## TO DO
Only the lines from the one with "left_data = 9'h30; #1;" through the end of the data are wanted, copied exactly.

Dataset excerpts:
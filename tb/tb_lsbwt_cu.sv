// Test of lsbwt_cu (8-bit characters, 7-bit ids) on its own, with the
// neighbour signals driven here: clear, insertion of the broadcast input,
// shift from the left, hold when not less or not enabled, the MAX_VALUE
// load, the EQL/EQR/SUST flags and their masking by boundary bits.
module tb_lsbwt_cu;
  localparam int DW = 8;
  localparam logic [DW:0] MAXV = 9'h100;
  logic clk = 1'b0, clear, en, set_max, capture;
  logic [DW:0] data_in, left_data, right_data, data_now;
  logic [6:0]  id_in, left_id, id_now;
  logic left_valid, less_in, right_valid, right_bound;
  logic less_out, eql, eqr, sust, bound_now;
  int checks = 0, failures = 0;

  always #5 clk = ~clk;

  lsbwt_cu #(.DATA_W(DW), .ID_W(7)) dut (.*);

  task automatic chk(input bit ok, input string what);
    checks++;
    if (!ok) begin failures++; $display("FAIL: %s (data=%h id=%0d)", what, data_now, id_now); end
  endtask

  task automatic idle();
    en = 0; set_max = 0; capture = 0; clear = 0; less_in = 0;
  endtask

  task automatic tick();
    @(posedge clk); #1;
    idle();
  endtask

  initial begin
    #100000;
    failures++;
    $display("TB_RESULT checks=%0d failures=%0d", checks, failures);
    $finish;
  end

  initial begin
    idle();
    data_in = '0; id_in = '0; left_data = '0; left_id = '0; right_data = '0;
    left_valid = 1; right_valid = 1; right_bound = 0;
    clear = 1; tick();
    chk(data_now == MAXV && !bound_now, "clear gives MAX_VALUE");
    // insert input into the empty CU
    data_in = 9'h41; id_in = 7'd3; en = 1; #1;
    chk(less_out, "input below MAX_VALUE is less");
    tick();
    chk(data_now == 9'h41 && id_now == 7'd3, "stores input");
    // equal input is not less: hold
    data_in = 9'h41; id_in = 7'd9; en = 1; #1;
    chk(!less_out, "equal input is not less");
    tick();
    chk(data_now == 9'h41 && id_now == 7'd3, "holds on equal input");
    // disabled: less_out low, hold
    data_in = 9'h20; id_in = 7'd4; en = 0; #1;
    chk(!less_out, "disabled CU raises no less_out");
    tick();
    chk(data_now == 9'h41, "holds when disabled");
    // left CU takes the input, this one shifts
    data_in = 9'h20; id_in = 7'd4; left_data = 9'h30; left_id = 7'd8; en = 1; less_in = 1;
    tick();
    chk(data_now == 9'h30 && id_now == 7'd8, "takes left pair on less_in");
    // flags
    left_data = 9'h30; right_data = 9'h30; right_bound = 0; #1;
    chk(eql && eqr && sust, "equal to both neighbours");
    right_bound = 1; #1;
    chk(eql && !eqr && sust, "right boundary masks EQR");
    right_valid = 0; right_bound = 0; #1;
    chk(!eqr, "no right neighbour");
    right_valid = 1;
    left_valid = 0; #1;
    chk(!eql, "no left neighbour");
    left_valid = 1;
    // capture with equal left keeps the boundary clear
    capture = 1; tick();
    chk(!bound_now, "no boundary while equal to left");
    left_data = 9'h31; #1;
    chk(!eql, "different from left");
    capture = 1; tick();
    chk(bound_now, "boundary set on capture when different");
    left_data = 9'h30; #1;
    chk(!eql && !sust || eqr, "boundary masks EQL");
    right_data = 9'h55; #1;
    chk(!sust, "no SUST with both sides apart");
    // MAX_VALUE load keeps the id
    set_max = 1; en = 1; less_in = 1; tick();
    chk(data_now == MAXV && id_now == 7'd8, "set_max loads MAX_VALUE, keeps id");
    chk(bound_now, "boundary kept over set_max");
    clear = 1; tick();
    chk(!bound_now && data_now == MAXV, "clear drops boundary");
    $display("TB_RESULT checks=%0d failures=%0d", checks, failures);
    $finish;
  end
endmodule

## WRITTEN REPLY
    left_data = 9'h30; #1;
    chk(!eql && !sust || eqr, "boundary masks EQL");
    right_data = 9'h55; #1;
    chk(!sust, "no SUST with both sides apart");
    // MAX_VALUE load keeps the id
    set_max = 1; en = 1; less_in = 1; tick();
    chk(data_now == MAXV && id_now == 7'd8, "set_max loads MAX_VALUE, keeps id");
    chk(bound_now, "boundary kept over set_max");
    clear = 1; tick();
    chk(!bound_now && data_now == MAXV, "clear drops boundary");
    $display("TB_RESULT checks=%0d failures=%0d", checks, failures);
    $finish;
  end
endmodule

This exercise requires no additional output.